I love zoom super flukes for smallies. I would also learn the dropshot rig with small plastics 8)


----------



## G3_Guy (May 13, 2009)

For river smallies I love flukes, jerkbaits, crawdad colored shallow cranks and small jigs.


----------



## Captain Ahab (May 13, 2009)

4" senkos with a small sliding bullet weight, tubes, tubes and more tubes


----------



## jkbirocz (May 15, 2009)

If you are only using live bait for smallies, you are missing a lot of action. Sure they will hit live bait, but the action you get with using lures, and the ease of no messy bait, is absolutely awesome. Smallies are very curious and aggressive, making them a great fish to use artificials for. There are millions of plastics that will produce fish, anything from grubs to stickbaits. I would suggest getting some grubs, tubes, craws, and senkos in natural colors. Get some jigheads that fit the grubs and tubes, and pick up some hooks to t-rig the senkos. As for hardbaits get some x-raps and some topwaters; poppers and walk-the-dog type baits, (zara spooks, sammy's, etc.). Throughout the summer you find great topwater action, especially in the early morning and evening. Hard jerks work all year around, but generally lose the effectiveness in the warmer months, but a soft jerkbait, like a fluke, will work when the hardbaits stop working. While I said to get natural colors, do not be affraid to throw obtrusive colors like chartreuse, smallies just cannot resist hitting unnatural colors. I personally only tie on a spinnerbait for smallies when the water is high, and brown. I could go on and on, smallies are a fantastic creature. If you are catching them on live bait you will definately catch them on artificials, you really only need the basics. If you are fishing rivers, I would bet crayfish are the main forage over the minnows depending on the time of year, so I would try some crayfish type baits; the tubes and craw plastics. Good Luck


----------



## shamoo (May 15, 2009)

Captain Ahab said:


> 4" senkos with a small sliding bullet weight, tubes, tubes and more tubes


I agree wit the hab-man, also you might want to try Bomber 0-4 ft in crawdad color.


----------



## SMDave (Jun 8, 2009)

My personal favorite for river smallies is either a black tube on a jighead or a 4" watermelon senko weightless t-rigged. I've had some luck on jerkbaits and carolina-rigged flukes too.


----------



## kentuckybassman (Jun 8, 2009)

G3_Guy said:


> For river smallies I love flukes, jerkbaits, crawdad colored shallow cranks and small jigs.

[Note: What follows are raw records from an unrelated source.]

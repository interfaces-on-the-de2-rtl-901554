// tb_hex_register_file: drives random switch settings and checks the command, address
// and data registers and all eight displays against a reference kept in the testbench.
// Also checks that nothing loads while SW17 is down and that a setting takes effect
// within three clocks (two synchronizer stages and the register).
module tb_hex_register_file;
  logic       clk = 1'b0, rst = 1'b1;
  logic [6:0] sw_hi = '0;
  logic [7:0] command, address, data;
  logic [6:0] hex_n [8];
  logic [7:0] ref_addr = '0, ref_data = '0;
  int checks = 0, failures = 0;

  hex_register_file dut (.clk(clk), .rst(rst), .sw_hi(sw_hi), .command(command),
                         .address(address), .data(data), .hex_n(hex_n));

  always #5 clk = !clk;

  task automatic check_all();
    logic [3:0] dig [8];
    dig[0] = ref_data[3:0]; dig[1] = ref_data[7:4];
    dig[2] = ref_addr[3:0]; dig[3] = ref_addr[7:4];
    dig[4] = 4'h0;          dig[5] = 4'h4;
    checks++;
    if (command !== 8'h40 || address !== ref_addr || data !== ref_data) begin
      failures++;
      $display("FAIL regs cmd=%h addr=%h/%h data=%h/%h", command, address, ref_addr, data, ref_data);
    end
    for (int i = 0; i < 8; i++) begin
      logic [6:0] exp_n;
      exp_n = (i >= 6) ? 7'h7F : ~tb_video_pkg::seg_on(dig[i]);
      checks++;
      if (hex_n[i] !== exp_n) begin
        failures++;
        $display("FAIL HEX%0d = %b, expected %b", i, hex_n[i], exp_n);
      end
    end
  endtask

  initial begin
    repeat (3) @(posedge clk);
    rst <= 1'b0;
    repeat (3) @(posedge clk);
    check_all();
    for (int n = 0; n < 200; n++) begin
      logic [6:0] s;
      s = 7'($urandom);
      @(negedge clk);
      sw_hi = s;
      if (s[6]) begin
        unique case (s[5:4])
          2'b00: ref_data[3:0] = s[3:0];
          2'b01: ref_data[7:4] = s[3:0];
          2'b10: ref_addr[3:0] = s[3:0];
          2'b11: ref_addr[7:4] = s[3:0];
        endcase
      end
      repeat (3) @(posedge clk);
      #1;
      check_all();
    end
    // switch settings that must not load: enable down
    @(negedge clk);
    sw_hi = 7'b0_10_1111;
    repeat (5) @(posedge clk);
    #1;
    check_all();
    $display("TB_RESULT checks=%0d failures=%0d", checks, failures);
    $finish;
  end

  initial begin
    repeat (5000) @(posedge clk);
    failures++;
    $display("watchdog expired");
    $display("TB_RESULT checks=%0d failures=%0d", checks, failures);
    $finish;
  end
endmodule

I agree with G3_Guy.........a smallmouth is crazy for a craw and crankin one in the river will definately do the trick!! I have also caught alot of sm on a texas rigged craw. Also good for rivers but you do get hung up in a current but i'm sure if you use split shot rigs you have experienced that a time or two #-o


----------



## ben2go (Jun 9, 2009)

DiverDog357 said:


> Hey guys you may not believe this but I have been fishing for probably 25 years and I very seldom use lures. About the only time is when I'm trout fishing I like to use Joe's Flies or Hus Lures. I mainly fish the river here at home and when I fish it, I have one of those little lure boxes loaded up with hooks, split shot, swivels, and slip sinkers for when fishing bottom for cats, and sheephead. I only use crawlers, and minnows thats it. I also have 2 or 3 jitter bugs. I never use rapalas, or rubber worms and such. I would like to buy a couple of lures for smallies cause thats all we have here no large mouth, very few if any. I would like to try something that looks like a shiner cause thats what they hit on the best but I'm open for any advice. Any suggestions for what would be good to start out with. I will be fishing a small shallow river with more rapids, and riffles than deep water. Thanks guys!




I have had good results with Joe's flies,rooster tails,shad style jigs,all kinds of plastic worms,and my favorite is top water pop'r that is silver with a green back.In a river I like to toss Joe's flies and rooster tails.Most fish seem to find depressions in the river bed with swift water running above them.The fish sit facing into the current and wait to ambush.I toss down river and slowly work back up the river over holes.If the current is keeping the spinners spinning I will let the lure sit there and use the rod to move it back and forth over a hole while twitching it a little.That's just one technique I use.Can't give them all away.


----------



## WV Outdoorsman (Mar 21, 2010)

I love to fish for smallies and the one bait I would never forget to take is the Rebel Crawdad plugs, they have alway's worked for me. Shennandoah and James river in VA and the New and Greenbrier rivers in WV. My favorite is the natural crawdad colors.

WVO


----------



## gizfawfish (Mar 22, 2010)

try a #5 shad rap in silver color, also i like to use bitsy bug jigs in black/blue color because they seem to see this color better in streams and rivers i like to hav a matching trailer behind it too. However any color will work for me on most days.


----------



## BloodStone (Apr 13, 2010)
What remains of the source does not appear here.